New York Times'a göre, NASA bilim adamları astronot Scott Kelly'yi dünyadaki ikiz kardeşi Mark Kelly ile karşılaştırdı. Vücudunun çok değiştiğini buldum. Scott uzay araştırmalarıyla ilgileniyor çünkü ikiz kardeşi Mark aynı zamanda bir NASA astronotu. İki kişiyi önemli ölçüde farklı ortamlara yerleştirmek ve bir yıl sonra karşılaştırmak, insan vücudunun uzaydaki durumunu anlamak için eşsiz bir fırsat sunuyor. Astronot Scott'ın, kendisi hakkında veri toplamak için Uluslararası Uzay İstasyonu uzay aracıyla 340 gün boyunca Dünya'nın etrafında uçtuğu söyleniyor. Kolundan kan alır, kendi idrarını toplar, hafızasını ve tepki hızını test etmek için bilgisayar oyunları oynar ve gözlerinin durumunu ölçer.
Cuma günü, 55 yaşındaki Scott, üç yıl sonra Dünya'ya döndü ve NASA araştırmacıları, vücudunun yörüngesinde muazzam değişikliklere uğradığını bildirdi. Bazı hücrelerinin DNA'sında mutasyonlar vardı. Bağışıklık sistemi birçok yeni sinyal üretti. Mikrobiyomunda yeni bakteri türleri de var. Bu biyolojik değişikliklerin çoğu zararsız görünüyordu ve Dünya'ya döndükten sonra ortadan kayboldu. Ancak genetik mutasyonlar ve dönüşünden sonra bilişsel test puanlarındaki düşüş gibi diğer değişiklikler bilim adamlarının dikkatini çekti. NASA, ikizleri karşılaştırarak, Scott'ın görevi sırasında yaşadığı değişiklikleri daha iyi anlamayı umuyor.

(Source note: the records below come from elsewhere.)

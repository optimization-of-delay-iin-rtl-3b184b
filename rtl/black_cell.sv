// black_cell: prefix operator of a parallel prefix adder. It merges the
// (generate, propagate) pair of the upper group i:k with that of the lower,
// adjacent group k-1:j into the pair of group i:j:
//   G(i:j) = G(i:k) | P(i:k) & G(k-1:j),   P(i:j) = P(i:k) & P(k-1:j).
// Combinational.
module black_cell (
  input  logic g_hi,
  input  logic p_hi,
  input  logic g_lo,
  input  logic p_lo,
  output logic g,
  output logic p
);
  assign g = g_hi | (p_hi & g_lo);
  assign p = p_hi & p_lo;
endmodule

Bilim adamları nihayet birçok yönden Scott'ın değişikliklerinin, yalnızca altı aydır uzay istasyonunda bulunan bir astronottan daha az olmadığını keşfettiler. Sonunda, biyolojik değişim hızı yavaşladı, bu da insan vücudunun uzayda yeni bir dengeye ulaşmış olabileceğini gösteriyor. Ancak Scott'ın vücudu da bazı şaşırtıcı değişikliklere uğradı.
Bailey, kromozom bozulmasını önlemek için kromozomların uçlarında bulunan, DNA'sının telomer adı verilen özel bir bölümünü inceledi. Yaşla birlikte telomerler kısalacak ve kısalacaktır. Radyasyon veya kirlilik gibi bazı stresler, telomerleri normalden daha hızlı giyerek yaşlanmayı hızlandırabilir. Bay Scott'un yılda ortalama 48 kat daha fazla radyasyon aldığından bahsetmiyorum bile.
Merakla, Bay Scott'un telomerlerinin ortalama uzunluğu, sanki hücreleri gençleşiyormuş gibi, uzayda azalmak yerine arttı. Düzenli egzersiz ve sağlıklı beslenme, sebebin bir parçası olabilir. Ancak Dr. Bailey, uzaya girmenin Scott'ın vücudundaki hareketsiz kök hücre havuzunu da uyandırabileceğini söyledi. Başka bir deyişle, hücreleri daha uzun telomer geliştirmemiş olabilir; bunun yerine, vücudu daha uzun telomerlere sahip yeni bir hücre türü yaratmış olabilir. Bu değişikliklerin gelecekte Scott'ın vücuduna zarar verip vermeyeceği belirsizdir ve çalışmak için daha fazla veriye ihtiyaç vardır.